What is expected =>
Every entry should be copied exactly, with nothing added or dropped.

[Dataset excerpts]

// tb_pe2d -- check of the two-level priority encoder at L = 64 in all five
// (M, N) arrangements: (8, 8), (4, 16), (16, 4), (2, 32) and (32, 2).
// The same 64-bit input drives the five instances; each index and valid
// flag is compared with a scan of the input for its highest set bit.
// Stimulus: the empty input, every single bit, every pair of bits in
// different positions, and random patterns of varying density. The run
// counts, per instance, how often a higher group overrode another active
// group, and fails if that never happened or if the empty input was never
// applied.
module tb_pe2d;
  localparam int L = 64;
  localparam int NCFG = 5;
  int checks = 0, failures = 0, empties = 0;
  int group_overrides [NCFG];
  localparam int CM [NCFG] = '{8, 4, 16, 2, 32};
  localparam int CN [NCFG] = '{8, 16, 4, 32, 2};

  logic [L-1:0] d;
  logic [5:0]   q [NCFG];
  logic         v [NCFG];

  for (genvar c = 0; c < NCFG; c++) begin : g_cfg
    pe2d #(.M(CM[c]), .N(CN[c])) dut (.d(d), .q(q[c]), .v(v[c]));
  end

  task automatic apply(input logic [L-1:0] val);
    logic [5:0] exp;
    int ngrp;
    d = val;
    exp = '0;
    for (int k = 0; k < L; k++) if (d[k]) exp = 6'(k);
    if (d == '0) empties++;
    #1;
    for (int c = 0; c < NCFG; c++) begin
      ngrp = 0;
      for (int m = 0; m < CM[c]; m++) if (|(d >> (m * CN[c]) & ((64'd1 << CN[c]) - 1))) ngrp++;
      if (ngrp > 1) group_overrides[c]++;
      checks += 2;
      if (v[c] !== (d != '0)) begin
        failures++;
        $display("FAIL (M,N)=(%0d,%0d) d=%h v=%0b", CM[c], CN[c], d, v[c]);
      end
      if (q[c] !== exp) begin
        failures++;
        $display("FAIL (M,N)=(%0d,%0d) d=%h q=%0d expected %0d", CM[c], CN[c], d, q[c], exp);
      end
    end
  endtask

  initial begin
    #1000000;
    failures++;
    $display("watchdog expired");
    $display("TB_RESULT checks=%0d failures=%0d", checks, failures);
    $finish;
  end

  initial begin
    logic [L-1:0] r;
    for (int c = 0; c < NCFG; c++) group_overrides[c] = 0;
    apply('0);
    for (int k = 0; k < L; k++) apply(64'd1 << k);
    for (int a = 0; a < L; a++)
      for (int b = 0; b < a; b++) apply((64'd1 << a) | (64'd1 << b));
    for (int t = 0; t < 3000; t++) begin
      r = {$urandom, $urandom};
      // thin the pattern out by a random amount so that sparse inputs occur
      for (int s = 0; s < t % 6; s++) r &= {$urandom, $urandom};
      apply(r);
    end
    for (int c = 0; c < NCFG; c++) begin
      checks++;
      if (group_overrides[c] == 0) begin
        failures++;
        $display("FAIL (M,N)=(%0d,%0d): no group override exercised", CM[c], CN[c]);
      end
      $display("(M,N)=(%0d,%0d) group overrides: %0d", CM[c], CN[c], group_overrides[c]);
    end
    checks++;
    if (empties == 0) begin failures++; $display("FAIL empty input never applied"); end
    $display("TB_RESULT checks=%0d failures=%0d", checks, failures);
    $finish;
  end
endmodule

Problem solution =>
// tb_pe2d -- check of the two-level priority encoder at L = 64 in all five
// (M, N) arrangements: (8, 8), (4, 16), (16, 4), (2, 32) and (32, 2).
// The same 64-bit input drives the five instances; each index and valid
// flag is compared with a scan of the input for its highest set bit.
// Stimulus: the empty input, every single bit, every pair of bits in
// different positions, and random patterns of varying density. The run
// counts, per instance, how often a higher group overrode another active
// group, and fails if that never happened or if the empty input was never
// applied.
module tb_pe2d;
  localparam int L = 64;
  localparam int NCFG = 5;
  int checks = 0, failures = 0, empties = 0;
  int group_overrides [NCFG];
  localparam int CM [NCFG] = '{8, 4, 16, 2, 32};
  localparam int CN [NCFG] = '{8, 16, 4, 32, 2};

  logic [L-1:0] d;
  logic [5:0]   q [NCFG];
  logic         v [NCFG];

  for (genvar c = 0; c < NCFG; c++) begin : g_cfg
    pe2d #(.M(CM[c]), .N(CN[c])) dut (.d(d), .q(q[c]), .v(v[c]));
  end

  task automatic apply(input logic [L-1:0] val);
    logic [5:0] exp;
    int ngrp;
    d = val;
    exp = '0;
    for (int k = 0; k < L; k++) if (d[k]) exp = 6'(k);
    if (d == '0) empties++;
    #1;
    for (int c = 0; c < NCFG; c++) begin
      ngrp = 0;
      for (int m = 0; m < CM[c]; m++) if (|(d >> (m * CN[c]) & ((64'd1 << CN[c]) - 1))) ngrp++;
      if (ngrp > 1) group_overrides[c]++;
      checks += 2;
      if (v[c] !== (d != '0)) begin
        failures++;
        $display("FAIL (M,N)=(%0d,%0d) d=%h v=%0b", CM[c], CN[c], d, v[c]);
      end
      if (q[c] !== exp) begin
        failures++;
        $display("FAIL (M,N)=(%0d,%0d) d=%h q=%0d expected %0d", CM[c], CN[c], d, q[c], exp);
      end
    end
  endtask

  initial begin
    #1000000;
    failures++;
    $display("watchdog expired");
    $display("TB_RESULT checks=%0d failures=%0d", checks, failures);
    $finish;
  end

  initial begin
    logic [L-1:0] r;
    for (int c = 0; c < NCFG; c++) group_overrides[c] = 0;
    apply('0);
    for (int k = 0; k < L; k++) apply(64'd1 << k);
    for (int a = 0; a < L; a++)
      for (int b = 0; b < a; b++) apply((64'd1 << a) | (64'd1 << b));
    for (int t = 0; t < 3000; t++) begin
      r = {$urandom, $urandom};
      // thin the pattern out by a random amount so that sparse inputs occur
      for (int s = 0; s < t % 6; s++) r &= {$urandom, $urandom};
      apply(r);
    end
    for (int c = 0; c < NCFG; c++) begin
      checks++;
      if (group_overrides[c] == 0) begin
        failures++;
        $display("FAIL (M,N)=(%0d,%0d): no group override exercised", CM[c], CN[c]);
      end
      $display("(M,N)=(%0d,%0d) group overrides: %0d", CM[c], CN[c], group_overrides[c]);
    end
    checks++;
    if (empties == 0) begin failures++; $display("FAIL empty input never applied"); end
    $display("TB_RESULT checks=%0d failures=%0d", checks, failures);
    $finish;
  end
endmodule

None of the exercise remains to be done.